Your task is to repeat exactly the lines below between the line holding "lights no plane);" and the line holding "issue, idle gaps, the error flag and reset.", inclusive, and only those.

(Stored items)
::::

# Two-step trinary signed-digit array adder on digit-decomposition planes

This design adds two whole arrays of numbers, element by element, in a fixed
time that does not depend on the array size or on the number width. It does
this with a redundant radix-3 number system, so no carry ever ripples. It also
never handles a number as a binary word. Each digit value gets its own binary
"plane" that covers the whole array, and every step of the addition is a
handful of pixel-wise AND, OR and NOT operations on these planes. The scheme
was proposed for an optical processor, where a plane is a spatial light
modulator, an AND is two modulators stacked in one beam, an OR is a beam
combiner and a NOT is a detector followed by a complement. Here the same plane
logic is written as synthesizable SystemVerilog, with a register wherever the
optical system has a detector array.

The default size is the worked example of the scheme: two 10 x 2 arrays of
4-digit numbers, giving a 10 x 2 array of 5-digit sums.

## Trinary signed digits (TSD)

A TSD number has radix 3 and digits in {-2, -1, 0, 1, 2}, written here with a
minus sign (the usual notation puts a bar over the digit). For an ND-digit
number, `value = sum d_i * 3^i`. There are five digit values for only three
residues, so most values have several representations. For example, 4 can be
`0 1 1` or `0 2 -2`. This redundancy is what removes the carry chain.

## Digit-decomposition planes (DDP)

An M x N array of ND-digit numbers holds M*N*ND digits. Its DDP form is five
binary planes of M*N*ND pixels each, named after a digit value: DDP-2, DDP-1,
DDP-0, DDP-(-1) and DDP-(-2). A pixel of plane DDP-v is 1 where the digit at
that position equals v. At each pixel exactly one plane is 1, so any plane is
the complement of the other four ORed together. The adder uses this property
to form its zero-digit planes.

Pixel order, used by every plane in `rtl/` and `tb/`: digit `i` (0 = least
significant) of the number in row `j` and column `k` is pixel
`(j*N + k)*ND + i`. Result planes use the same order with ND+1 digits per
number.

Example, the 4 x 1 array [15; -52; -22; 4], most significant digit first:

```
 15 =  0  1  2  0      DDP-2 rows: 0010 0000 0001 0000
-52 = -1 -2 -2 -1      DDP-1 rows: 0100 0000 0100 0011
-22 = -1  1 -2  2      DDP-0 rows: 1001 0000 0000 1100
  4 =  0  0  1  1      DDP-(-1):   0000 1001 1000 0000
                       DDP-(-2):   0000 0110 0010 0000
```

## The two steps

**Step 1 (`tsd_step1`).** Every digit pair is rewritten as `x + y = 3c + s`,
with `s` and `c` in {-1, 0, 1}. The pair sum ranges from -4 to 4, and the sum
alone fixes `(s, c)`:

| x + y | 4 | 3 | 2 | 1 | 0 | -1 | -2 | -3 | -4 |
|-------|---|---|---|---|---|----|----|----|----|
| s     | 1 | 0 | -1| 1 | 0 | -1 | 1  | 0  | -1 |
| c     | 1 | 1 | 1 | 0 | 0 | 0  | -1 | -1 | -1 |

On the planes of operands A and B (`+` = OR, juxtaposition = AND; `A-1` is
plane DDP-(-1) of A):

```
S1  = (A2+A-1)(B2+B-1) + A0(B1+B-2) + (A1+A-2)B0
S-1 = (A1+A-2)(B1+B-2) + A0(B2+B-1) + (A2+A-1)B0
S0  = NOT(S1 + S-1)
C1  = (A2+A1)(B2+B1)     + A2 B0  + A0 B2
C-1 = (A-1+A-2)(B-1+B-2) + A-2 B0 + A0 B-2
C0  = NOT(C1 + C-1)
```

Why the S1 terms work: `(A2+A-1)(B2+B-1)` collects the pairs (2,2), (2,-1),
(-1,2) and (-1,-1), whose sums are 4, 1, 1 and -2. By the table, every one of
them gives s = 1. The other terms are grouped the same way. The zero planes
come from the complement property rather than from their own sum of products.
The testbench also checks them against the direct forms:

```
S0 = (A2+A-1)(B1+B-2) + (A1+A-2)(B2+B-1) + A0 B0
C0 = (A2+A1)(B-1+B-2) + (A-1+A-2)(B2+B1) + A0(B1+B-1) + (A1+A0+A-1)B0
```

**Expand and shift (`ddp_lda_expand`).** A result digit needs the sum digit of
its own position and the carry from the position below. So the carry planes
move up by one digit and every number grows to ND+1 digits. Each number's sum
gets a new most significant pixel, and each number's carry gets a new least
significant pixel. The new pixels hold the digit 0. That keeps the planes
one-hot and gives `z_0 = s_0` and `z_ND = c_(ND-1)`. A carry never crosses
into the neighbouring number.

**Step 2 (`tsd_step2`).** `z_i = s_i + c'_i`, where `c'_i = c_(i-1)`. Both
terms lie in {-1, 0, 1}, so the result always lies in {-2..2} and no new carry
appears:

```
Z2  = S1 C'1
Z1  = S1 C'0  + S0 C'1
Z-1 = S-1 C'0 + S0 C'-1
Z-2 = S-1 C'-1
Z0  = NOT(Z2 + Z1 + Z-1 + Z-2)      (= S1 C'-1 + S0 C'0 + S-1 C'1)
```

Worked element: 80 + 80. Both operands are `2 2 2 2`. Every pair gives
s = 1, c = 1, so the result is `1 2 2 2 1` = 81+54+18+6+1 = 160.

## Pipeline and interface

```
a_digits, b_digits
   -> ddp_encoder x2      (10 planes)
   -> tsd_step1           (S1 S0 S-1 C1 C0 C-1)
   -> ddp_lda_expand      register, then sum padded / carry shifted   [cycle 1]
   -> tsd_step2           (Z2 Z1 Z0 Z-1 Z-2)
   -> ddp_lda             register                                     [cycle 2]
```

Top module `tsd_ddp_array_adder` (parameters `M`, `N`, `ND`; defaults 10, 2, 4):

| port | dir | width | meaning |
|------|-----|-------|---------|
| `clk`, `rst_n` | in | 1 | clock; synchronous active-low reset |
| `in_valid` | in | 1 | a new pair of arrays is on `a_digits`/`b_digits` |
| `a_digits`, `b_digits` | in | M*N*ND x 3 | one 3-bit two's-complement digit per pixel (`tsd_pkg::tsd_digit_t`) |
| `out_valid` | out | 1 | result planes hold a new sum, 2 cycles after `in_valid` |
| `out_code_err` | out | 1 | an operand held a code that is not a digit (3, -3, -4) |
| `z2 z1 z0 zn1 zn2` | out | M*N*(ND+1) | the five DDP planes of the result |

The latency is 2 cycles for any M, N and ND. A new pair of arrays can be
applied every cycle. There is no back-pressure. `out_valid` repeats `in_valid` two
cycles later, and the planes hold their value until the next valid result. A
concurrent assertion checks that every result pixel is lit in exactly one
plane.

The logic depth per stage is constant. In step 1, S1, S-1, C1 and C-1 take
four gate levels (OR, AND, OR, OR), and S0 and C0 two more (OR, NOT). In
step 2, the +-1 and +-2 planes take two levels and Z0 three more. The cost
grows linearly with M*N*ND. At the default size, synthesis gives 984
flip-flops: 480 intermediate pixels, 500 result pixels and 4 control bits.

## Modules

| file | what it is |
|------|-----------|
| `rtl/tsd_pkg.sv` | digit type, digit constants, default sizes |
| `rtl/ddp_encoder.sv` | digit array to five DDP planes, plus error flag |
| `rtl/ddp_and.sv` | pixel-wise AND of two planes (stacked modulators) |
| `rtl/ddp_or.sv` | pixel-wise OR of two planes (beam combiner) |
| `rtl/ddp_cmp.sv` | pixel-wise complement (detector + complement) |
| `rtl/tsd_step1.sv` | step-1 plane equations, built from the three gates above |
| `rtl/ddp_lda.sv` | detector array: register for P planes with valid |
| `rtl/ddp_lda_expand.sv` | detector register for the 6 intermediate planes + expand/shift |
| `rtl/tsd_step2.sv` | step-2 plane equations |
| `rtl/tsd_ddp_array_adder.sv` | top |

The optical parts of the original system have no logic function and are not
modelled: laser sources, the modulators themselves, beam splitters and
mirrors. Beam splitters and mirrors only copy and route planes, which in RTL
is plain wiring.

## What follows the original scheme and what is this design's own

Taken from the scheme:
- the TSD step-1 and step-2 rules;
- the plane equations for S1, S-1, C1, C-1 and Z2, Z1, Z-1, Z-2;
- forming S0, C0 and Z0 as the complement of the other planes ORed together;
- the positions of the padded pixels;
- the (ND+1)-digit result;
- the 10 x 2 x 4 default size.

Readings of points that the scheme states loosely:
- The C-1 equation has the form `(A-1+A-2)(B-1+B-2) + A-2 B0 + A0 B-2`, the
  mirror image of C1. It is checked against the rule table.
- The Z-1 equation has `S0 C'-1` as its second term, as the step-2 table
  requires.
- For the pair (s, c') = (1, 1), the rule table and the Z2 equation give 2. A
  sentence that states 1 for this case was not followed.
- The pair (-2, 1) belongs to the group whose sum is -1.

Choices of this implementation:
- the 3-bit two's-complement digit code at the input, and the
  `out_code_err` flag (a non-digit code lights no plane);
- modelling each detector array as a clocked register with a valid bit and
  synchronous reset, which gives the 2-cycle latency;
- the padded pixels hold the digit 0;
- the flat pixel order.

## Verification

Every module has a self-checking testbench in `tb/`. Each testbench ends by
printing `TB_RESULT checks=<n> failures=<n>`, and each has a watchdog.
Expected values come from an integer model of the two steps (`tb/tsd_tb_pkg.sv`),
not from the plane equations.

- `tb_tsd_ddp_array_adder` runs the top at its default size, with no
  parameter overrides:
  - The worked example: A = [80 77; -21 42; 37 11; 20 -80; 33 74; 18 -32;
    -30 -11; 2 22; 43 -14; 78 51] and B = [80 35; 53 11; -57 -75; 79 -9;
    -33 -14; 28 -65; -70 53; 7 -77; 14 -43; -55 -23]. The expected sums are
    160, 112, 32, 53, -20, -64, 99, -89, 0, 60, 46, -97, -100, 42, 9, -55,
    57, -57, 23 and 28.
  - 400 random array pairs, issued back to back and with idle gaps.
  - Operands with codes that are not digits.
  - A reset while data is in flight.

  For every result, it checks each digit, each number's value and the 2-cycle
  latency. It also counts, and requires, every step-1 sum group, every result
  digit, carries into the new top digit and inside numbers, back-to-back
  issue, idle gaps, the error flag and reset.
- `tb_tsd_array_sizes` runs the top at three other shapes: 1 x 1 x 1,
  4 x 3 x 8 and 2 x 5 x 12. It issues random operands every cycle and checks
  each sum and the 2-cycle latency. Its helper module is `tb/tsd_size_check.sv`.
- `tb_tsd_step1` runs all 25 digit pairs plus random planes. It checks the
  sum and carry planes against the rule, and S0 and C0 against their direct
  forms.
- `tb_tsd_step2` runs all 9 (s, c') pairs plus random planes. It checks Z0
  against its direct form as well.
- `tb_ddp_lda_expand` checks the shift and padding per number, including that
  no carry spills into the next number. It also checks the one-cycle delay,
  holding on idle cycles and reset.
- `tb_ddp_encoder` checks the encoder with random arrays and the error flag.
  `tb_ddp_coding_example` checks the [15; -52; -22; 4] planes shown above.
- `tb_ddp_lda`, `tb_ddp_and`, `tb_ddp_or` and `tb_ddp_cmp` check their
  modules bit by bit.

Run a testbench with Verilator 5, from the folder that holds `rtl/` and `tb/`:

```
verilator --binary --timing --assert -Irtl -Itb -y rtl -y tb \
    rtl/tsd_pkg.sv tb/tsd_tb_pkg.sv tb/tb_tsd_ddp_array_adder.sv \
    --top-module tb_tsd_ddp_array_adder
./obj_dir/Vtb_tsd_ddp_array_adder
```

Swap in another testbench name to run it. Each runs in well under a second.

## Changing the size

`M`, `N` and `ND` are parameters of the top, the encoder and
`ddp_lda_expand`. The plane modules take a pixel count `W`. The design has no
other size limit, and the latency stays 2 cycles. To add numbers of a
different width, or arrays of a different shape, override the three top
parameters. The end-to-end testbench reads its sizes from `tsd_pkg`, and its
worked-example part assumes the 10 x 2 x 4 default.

::::

## RESPONSE BOX
  `out_code_err` flag (a non-digit code lights no plane);
- modelling each detector array as a clocked register with a valid bit and
  synchronous reset, which gives the 2-cycle latency;
- the padded pixels hold the digit 0;
- the flat pixel order.

## Verification

Every module has a self-checking testbench in `tb/`. Each testbench ends by
printing `TB_RESULT checks=<n> failures=<n>`, and each has a watchdog.
Expected values come from an integer model of the two steps (`tb/tsd_tb_pkg.sv`),
not from the plane equations.

- `tb_tsd_ddp_array_adder` runs the top at its default size, with no
  parameter overrides:
  - The worked example: A = [80 77; -21 42; 37 11; 20 -80; 33 74; 18 -32;
    -30 -11; 2 22; 43 -14; 78 51] and B = [80 35; 53 11; -57 -75; 79 -9;
    -33 -14; 28 -65; -70 53; 7 -77; 14 -43; -55 -23]. The expected sums are
    160, 112, 32, 53, -20, -64, 99, -89, 0, 60, 46, -97, -100, 42, 9, -55,
    57, -57, 23 and 28.
  - 400 random array pairs, issued back to back and with idle gaps.
  - Operands with codes that are not digits.
  - A reset while data is in flight.

  For every result, it checks each digit, each number's value and the 2-cycle
  latency. It also counts, and requires, every step-1 sum group, every result
  digit, carries into the new top digit and inside numbers, back-to-back
  issue, idle gaps, the error flag and reset.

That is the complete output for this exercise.